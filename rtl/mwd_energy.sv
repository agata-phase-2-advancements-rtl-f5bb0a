// mwd_energy: Moving Window Deconvolution trapezoidal filter and energy capture.
// Per sample strobe the baseline-subtracted sample b[n] = x[n] - cfg_baseline feeds
//   MWD[n] = b[n] - b[n-M] + K * sum(b[n-M] .. b[n-1]),   K = cfg_k / 2^24 (1/tau),
// which turns the exponentially decaying pre-amplifier step into a rectangle of length M,
// and the trapezoid T[n] = sum(MWD[n-L+1] .. MWD[n]), a moving sum of length L (rise L,
// flat top M-L+1). M is at most MAX_M samples: 2000 samples = 20 us, the maximum filter
// length in the document. On a capture request (trig) the block waits cfg_peak strobes and
// latches T >>> cfg_shift, clamped to 0 .. 2^E_W-1, as the energy with a one-cycle e_valid.
// The MWD algorithm and its maximum length follow the document; the fixed-point formats,
// the configured baseline and the capture delay are this design's own choice.
// Latency: T[n] is registered in the clock after the strobe of sample n.
module mwd_energy #(
  parameter int unsigned W     = 16,
  parameter int unsigned MAX_M = 2000,
  parameter int unsigned MAX_L = 2000,
  parameter int unsigned E_W   = 16
) (
  input  logic                        clk,
  input  logic                        rst_n,
  input  logic                        smp_en,
  input  logic [W-1:0]                x,
  input  logic [W-1:0]                cfg_baseline,
  input  logic [$clog2(MAX_M+1)-1:0]  cfg_m,
  input  logic [$clog2(MAX_L+1)-1:0]  cfg_l,
  input  logic [23:0]                 cfg_k,
  input  logic [$clog2(MAX_M+1)-1:0]  cfg_peak,
  input  logic [5:0]                  cfg_shift,
  input  logic                        trig,
  output logic signed [47:0]          trap,
  output logic                        e_valid,
  output logic [E_W-1:0]              energy
);
  localparam int unsigned MA = $clog2(MAX_M);
  localparam int unsigned LA = $clog2(MAX_L);

  logic signed [W:0]   bmem [MAX_M];     // b[] history
  logic signed [47:0]  mmem [MAX_L];     // MWD[] history
  logic [MA-1:0]       bwp, brp;
  logic [LA-1:0]       mwp, mrp;
  logic signed [W:0]   b_now, b_old;
  logic signed [47:0]  acc;              // sum of b over the last M samples
  logic signed [47:0]  mwd_now, m_old;
  logic signed [71:0]  kacc;
  logic                cap_busy;
  logic [$clog2(MAX_M+1)-1:0] cap_cnt;

  assign b_now = (W+1)'($signed({1'b0, x})) - (W+1)'($signed({1'b0, cfg_baseline}));
  always_comb begin
    brp = (32'(bwp) >= 32'(cfg_m)) ? MA'(32'(bwp) - 32'(cfg_m))
                                   : MA'(32'(bwp) + MAX_M - 32'(cfg_m));
    mrp = (32'(mwp) >= 32'(cfg_l)) ? LA'(32'(mwp) - 32'(cfg_l))
                                   : LA'(32'(mwp) + MAX_L - 32'(cfg_l));
  end
  assign b_old   = bmem[brp];
  assign kacc    = 72'(acc) * 72'($signed({1'b0, cfg_k}));
  assign mwd_now = 48'(b_now) - 48'(b_old) + 48'(kacc >>> 24);
  assign m_old   = mmem[mrp];

  always_ff @(posedge clk) begin
    if (smp_en) begin
      bmem[bwp] <= b_now;
      mmem[mwp] <= mwd_now;
    end
  end

  function automatic logic [E_W-1:0] clampe(input logic signed [47:0] v);
    if (v < 0) return '0;
    if (v > 48'($signed({1'b0, {E_W{1'b1}}}))) return '1;
    return v[E_W-1:0];
  endfunction

  always_ff @(posedge clk or negedge rst_n) begin
    if (!rst_n) begin
      bwp <= '0; mwp <= '0; acc <= '0; trap <= '0;
      cap_busy <= 1'b0; cap_cnt <= '0; e_valid <= 1'b0; energy <= '0;
    end else begin
      e_valid <= 1'b0;
      if (smp_en) begin
        bwp  <= (32'(bwp) == MAX_M - 1) ? '0 : bwp + MA'(1);
        mwp  <= (32'(mwp) == MAX_L - 1) ? '0 : mwp + LA'(1);
        acc  <= acc + 48'(b_now) - 48'(b_old);
        trap <= trap + mwd_now - m_old;
        if (cap_busy) begin
          if (cap_cnt == '0) begin
            cap_busy <= 1'b0;
            e_valid  <= 1'b1;
            energy   <= clampe(trap >>> cfg_shift);
          end else begin
            cap_cnt <= cap_cnt - 1'b1;
          end
        end
      end
      if (trig && !cap_busy) begin
        cap_busy <= 1'b1;
        cap_cnt  <= cfg_peak;
      end
    end
  end

  // Memories start cleared so that the first M (L) samples see zero history.
  initial begin
    for (int i = 0; i < int'(MAX_M); i++) bmem[i] = '0;
    for (int i = 0; i < int'(MAX_L); i++) mmem[i] = '0;
  end
endmodule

• [Task item] Take every line of the material that contains the word "parameter", and copy it.

• [Answer area]
  parameter int unsigned W     = 16,
  parameter int unsigned MAX_M = 2000,
  parameter int unsigned MAX_L = 2000,
  parameter int unsigned E_W   = 16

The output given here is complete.